Woh! Hold on there. 

SERialThreatz. Where is the oil leaking. Location? Is the oil leaking from the passenger side and running down the left side (drivers side) of the oil pan behind the oil filter bracket and up above the power steering pump? If so, you could possibly just have a bad oil pressure switch. This is a very common oil leak on the SR20DE's and has been addressed by Nissan with updated Oil Pressure Switches. (No it is not a recall or TSB from what I know)

Jack the car up and look up on top of the power steering pump. It is way up in there. The switch is the only electrical connector up there and it is on the lower *back* side of the oil filter bracket.

If you have never replaced this and that thing is completely covered with oil, there is your mysterious oil leak. Replace it.

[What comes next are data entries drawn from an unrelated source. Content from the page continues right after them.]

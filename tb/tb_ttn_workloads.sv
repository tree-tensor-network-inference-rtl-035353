// tb_ttn_workloads: the two evaluation runs of the design, with random
// samples in place of the datasets: the N = 8 tree with bond dimensions
// X = 2, 4, 8, 1 (X0 = 8) over 100 samples, in both node types, and the
// N = 16 partial-parallel tree (X = 2, 4, 8, 8, 1) over 500 samples. The
// N = 16 full-parallel tree runs 500 samples in tb_ttn_top_full. Every
// result is checked against the reference model (see ttn_top_harness).
module tb_ttn_workloads;
  import ttn_pkg::*;

  logic clk = 0, rst_n = 0;
  logic d0, d1, d2;
  int   c0, f0, c1, f1, c2, f2;

  ttn_top_harness #(.IMPL(IMPL_FP), .N(8),  .X0(8), .NSAMP(100)) u_n8_fp  (.clk, .rst_n, .done(d0), .checks(c0), .failures(f0));
  ttn_top_harness #(.IMPL(IMPL_PP), .N(8),  .X0(8), .NSAMP(100)) u_n8_pp  (.clk, .rst_n, .done(d1), .checks(c1), .failures(f1));
  ttn_top_harness #(.IMPL(IMPL_PP), .N(16), .X0(8), .NSAMP(500)) u_n16_pp (.clk, .rst_n, .done(d2), .checks(c2), .failures(f2));

  always #5 clk = ~clk;

  initial begin
    repeat (300000) @(posedge clk);
    $display("TB_RESULT checks=%0d failures=%0d", c0 + c1 + c2, f0 + f1 + f2 + 1);
    $finish;
  end

  initial begin
    repeat (3) @(posedge clk);
    rst_n = 1;
    wait (d0 && d1 && d2);
    $display("TB_RESULT checks=%0d failures=%0d", c0 + c1 + c2, f0 + f1 + f2);
    $finish;
  end
endmodule
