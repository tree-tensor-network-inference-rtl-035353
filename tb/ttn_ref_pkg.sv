// ttn_ref_pkg: reference model of the TTN arithmetic for the testbenches.
//
// Written with plain integer arithmetic, independently of the RTL: a product
// of two 16-bit fixed-point values (14 fraction bits) is the exact product
// divided by 2^14 and rounded towards minus infinity, then clamped to
// [-32768, 32767]; a node sums its DIN^2 weighted products exactly and clamps
// the sum once. Vectors are int queues.
package ttn_ref_pkg;

  function automatic int clamp16(input longint v);
    if (v > 32767) return 32767;
    if (v < -32768) return -32768;
    return int'(v);
  endfunction

  function automatic longint floor_div(input longint a, input longint b);
    longint q;
    q = a / b;
    if ((a % b != 0) && ((a < 0) != (b < 0))) q = q - 1;
    return q;
  endfunction

  function automatic int ref_mul(input int a, input int b);
    return clamp16(floor_div(longint'(a) * longint'(b), 16384));
  endfunction

  typedef int ivec_t[$];

  // z[mu] = sum_{nu,rho} w[(mu*din+nu)*din+rho] * x[nu] * y[rho]
  function automatic ivec_t ref_node(input ivec_t x, input ivec_t y, input ivec_t w,
                                     input int din, input int dout);
    ivec_t  z;
    longint s;
    for (int mu = 0; mu < dout; mu++) begin
      s = 0;
      for (int nu = 0; nu < din; nu++)
        for (int rho = 0; rho < din; rho++)
          s += ref_mul(ref_mul(x[nu], y[rho]), w[(mu*din + nu)*din + rho]);
      z.push_back(clamp16(s));
    end
    return z;
  endfunction

  // 16-bit fixed-point value of cos (f = 0) or sin (f = 1) of an angle given
  // as a 16-bit fixed-point number
  function automatic int ref_trig(input int angle, input bit f);
    real a, v;
    a = real'(angle) / 16384.0;
    v = f ? $sin(a) : $cos(a);
    return clamp16(longint'($floor(v * 16384.0 + 0.5)));
  endfunction

  // Whole tree: phi holds the N leaf vectors of dimension D0 one after the
  // other; weights are stored layer after layer, node after node.
  function automatic ivec_t ref_tree(input ivec_t phi, input ivec_t w, input int n,
                                     input int d0, input int x0, input int o,
                                     input ttn_pkg::xmode_e mode);
    ivec_t cur, nxt, x, y, wn, z;
    int    woff, din, dout, nodes;
    cur  = phi;
    woff = 0;
    for (int i = 1; (1 << i) <= n; i++) begin
      din   = int'(ttn_pkg::layer_dim(i - 1, n, d0, x0, o, mode));
      dout  = int'(ttn_pkg::layer_dim(i, n, d0, x0, o, mode));
      nodes = n >> i;
      nxt   = {};
      for (int j = 0; j < nodes; j++) begin
        x = {}; y = {}; wn = {};
        for (int k = 0; k < din; k++) begin
          x.push_back(cur[(2*j)*din + k]);
          y.push_back(cur[(2*j+1)*din + k]);
        end
        for (int k = 0; k < din*din*dout; k++) wn.push_back(w[woff + k]);
        woff += din * din * dout;
        z = ref_node(x, y, wn, din, dout);
        foreach (z[k]) nxt.push_back(z[k]);
      end
      cur = nxt;
    end
    return cur;
  endfunction

endpackage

The new Oil Pressure Switch is Nissan part # 25240-89960. My cost through the dealer was $10.41. This switch replaces the original Oil Pressure Switches Nissan # 25240-89920 AND Nissan # 25240-89915. You will also need some piping tape to form a seal around the threads.

Hope this helps!


----------



## Sentra GTR-1 (Aug 2, 2002)

*yo*

Yo I have a GA16DE so it might be a different leak than the SR20DE ........but for all you GA16DE boyz thats your mysterious leak!


----------



## NismoPC (Jul 28, 2002)

*Re: yo*



Sentra GTR-1 said:


> *Yo I have a GA16DE so it might be a different leak than the SR20DE ........but for all you GA16DE boyz thats your mysterious leak! *


Oh, could be. 

But the GA16DE's also have a similiar oil leak situation. When the oil switch leaks on those, the oil will actually flow under the entire passenger side chassis of the car and end up on the rear fascia (bumper) near the tailpipe outlet. 

Just some more thought.


----------



## se-r_scholz (Jun 18, 2002)

i had the same leak and i replaced my whole oil pan but it still leaked but im going to have to check those things out and see if those are the problems on my car


----------



## Guest (Aug 16, 2002)

Probably the crankshaft seal. Don't need to remove the timing cover to change it but of course you have to pull the crank pulley.


----------



## Guest (Aug 16, 2002)

*thanks guys*

hey thanks guys ive been having that problem too. ive change gaskets ive tightend things and still leaking but illcheck it out where is the switch located?


----------



## chuckone (Aug 4, 2002)

i just changed my pulley .i also changed my oil pan gasket.stilll had small leak.when i replaced the pulley i noticed a little bid of oil coming out of the crankshaft bearing seal.so theres your mysterious leaks.


----------



## Guest (Aug 16, 2002)

*oil leak*

ok ill checkthat too but where is the oil switch? any help!


----------



## Sentra GTR-1 (Aug 2, 2002)

*crankshaft seal*

Believe me.....Ive changed my crankshaft seal as well along with my oil pan gasket, and the small liitle leak still exists...im telling you its our timing chain covers.....the leak comes from even above the oil pan and the pulley. I should know because when I installed my Unorthodox Underdrive Crank Pulley I had the crankseal fixed and still there was a tad of oil visible afterwards.


----------



## NismoPC (Jul 28, 2002)

SERialThreatz said:


> *alright i got another oil leak, *


Did you ever find the leak?


92sentrase,

This is for a SR20DE so I do not know if it is located in the same place, but it should be. The oil pressure switch is located on the lower *back* side of the oil filter _bracket_. It is right above the power steering pump on the SR20, is the only electrical connector up there, and is probably completely covered with oil. Pull off the protective plastic cover, remove the plug, unscrew the switch. Put piping thread tape on new switch install, etc.


----------



## ace (Aug 8, 2002)

I discovered my GA16DE leaking oil over the last few days and it seems to be more and more.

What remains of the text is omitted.